Record extracts Block Start

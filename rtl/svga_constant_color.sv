// svga_constant_color: 640x480@60 SVGA test generator showing one constant colour.
//
// The 100 MHz system clock is divided by four to give the 25 MHz pixel rate: a
// two-bit counter produces a one-in-four pixel enable for the timing generator,
// and its upper bit is the 25 MHz PIXEL_CLOCK sent to the video DAC. svga_timing
// runs with the 640x480 counts (800 pixels x 520 lines), so 100e6/4/(800*520) is
// about 60 frames per second. R, G and B carry the constant COLOR. The sync and
// blank pins are active low, as their _Z names say (the timing generator's flags
// are active high); COMP_SYNC is held at zero.
// Reset sys_rst_n is asynchronous and active low. The division by four, the
// format and the constant colour follow the lab specification; the colour value
// and the pin polarities are this design's.
module svga_constant_color
  import lab5_pkg::*;
#(
  parameter rgb_t COLOR = '{r: 8'd0, g: 8'd128, b: 8'd255}
) (
  input  logic       sys_clk,
  input  logic       sys_rst_n,
  output logic       pixel_clock,
  output logic       h_sync_z,
  output logic       v_sync_z,
  output logic       blank_z,
  output logic       comp_sync,
  output logic [7:0] r,
  output logic [7:0] g,
  output logic [7:0] b
);

  logic [1:0] div_q;
  logic       pix_en;
  logic       hsync, vsync, blank, csync;
  logic       hblank, vblank;
  logic [$clog2(VGA_H_TOTAL)-1:0] pixel_count;
  logic [$clog2(VGA_V_TOTAL)-1:0] line_count;

  always_ff @(posedge sys_clk or negedge sys_rst_n) begin
    if (!sys_rst_n) div_q <= '0;
    else            div_q <= div_q + 2'd1;
  end

  assign pix_en      = (div_q == 2'd3);
  assign pixel_clock = div_q[1];

  svga_timing #(
    .H_ACTIVE     (VGA_H_ACTIVE),
    .H_FRONT_PORCH(VGA_H_FRONT_PORCH),
    .H_SYNCH      (VGA_H_SYNCH),
    .H_BACK_PORCH (VGA_H_BACK_PORCH),
    .H_TOTAL      (VGA_H_TOTAL),
    .V_ACTIVE     (VGA_V_ACTIVE),
    .V_FRONT_PORCH(VGA_V_FRONT_PORCH),
    .V_SYNCH      (VGA_V_SYNCH),
    .V_BACK_PORCH (VGA_V_BACK_PORCH),
    .V_TOTAL      (VGA_V_TOTAL)
  ) u_timing (
    .clk           (sys_clk),
    .rst_n         (sys_rst_n),
    .pix_en        (pix_en),
    .pixel_count   (pixel_count),
    .line_count    (line_count),
    .horiz_blank   (hblank),
    .vertical_blank(vblank),
    .horiz_sync    (hsync),
    .vertical_sync (vsync),
    .blank         (blank),
    .comp_sync     (csync)
  );

  assign h_sync_z  = ~hsync;
  assign v_sync_z  = ~vsync;
  assign blank_z   = ~blank;
  assign comp_sync = csync;
  assign r = COLOR.r;
  assign g = COLOR.g;
  assign b = COLOR.b;

endmodule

Record extracts Block End

Could you repeat every record above exactly as it stands?

filename rtl/svga_constant_color.sv
// svga_constant_color: 640x480@60 SVGA test generator showing one constant colour.
//
// The 100 MHz system clock is divided by four to give the 25 MHz pixel rate: a
// two-bit counter produces a one-in-four pixel enable for the timing generator,
// and its upper bit is the 25 MHz PIXEL_CLOCK sent to the video DAC. svga_timing
// runs with the 640x480 counts (800 pixels x 520 lines), so 100e6/4/(800*520) is
// about 60 frames per second. R, G and B carry the constant COLOR. The sync and
// blank pins are active low, as their _Z names say (the timing generator's flags
// are active high); COMP_SYNC is held at zero.
// Reset sys_rst_n is asynchronous and active low. The division by four, the
// format and the constant colour follow the lab specification; the colour value
// and the pin polarities are this design's.
module svga_constant_color
  import lab5_pkg::*;
#(
  parameter rgb_t COLOR = '{r: 8'd0, g: 8'd128, b: 8'd255}
) (
  input  logic       sys_clk,
  input  logic       sys_rst_n,
  output logic       pixel_clock,
  output logic       h_sync_z,
  output logic       v_sync_z,
  output logic       blank_z,
  output logic       comp_sync,
  output logic [7:0] r,
  output logic [7:0] g,
  output logic [7:0] b
);

  logic [1:0] div_q;
  logic       pix_en;
  logic       hsync, vsync, blank, csync;
  logic       hblank, vblank;
  logic [$clog2(VGA_H_TOTAL)-1:0] pixel_count;
  logic [$clog2(VGA_V_TOTAL)-1:0] line_count;

  always_ff @(posedge sys_clk or negedge sys_rst_n) begin
    if (!sys_rst_n) div_q <= '0;
    else            div_q <= div_q + 2'd1;
  end

  assign pix_en      = (div_q == 2'd3);
  assign pixel_clock = div_q[1];

  svga_timing #(
    .H_ACTIVE     (VGA_H_ACTIVE),
    .H_FRONT_PORCH(VGA_H_FRONT_PORCH),
    .H_SYNCH      (VGA_H_SYNCH),
    .H_BACK_PORCH (VGA_H_BACK_PORCH),
    .H_TOTAL      (VGA_H_TOTAL),
    .V_ACTIVE     (VGA_V_ACTIVE),
    .V_FRONT_PORCH(VGA_V_FRONT_PORCH),
    .V_SYNCH      (VGA_V_SYNCH),
    .V_BACK_PORCH (VGA_V_BACK_PORCH),
    .V_TOTAL      (VGA_V_TOTAL)
  ) u_timing (
    .clk           (sys_clk),
    .rst_n         (sys_rst_n),
    .pix_en        (pix_en),
    .pixel_count   (pixel_count),
    .line_count    (line_count),
    .horiz_blank   (hblank),
    .vertical_blank(vblank),
    .horiz_sync    (hsync),
    .vertical_sync (vsync),
    .blank         (blank),
    .comp_sync     (csync)
  );

  assign h_sync_z  = ~hsync;
  assign v_sync_z  = ~vsync;
  assign blank_z   = ~blank;
  assign comp_sync = csync;
  assign r = COLOR.r;
  assign g = COLOR.g;
  assign b = COLOR.b;

endmodule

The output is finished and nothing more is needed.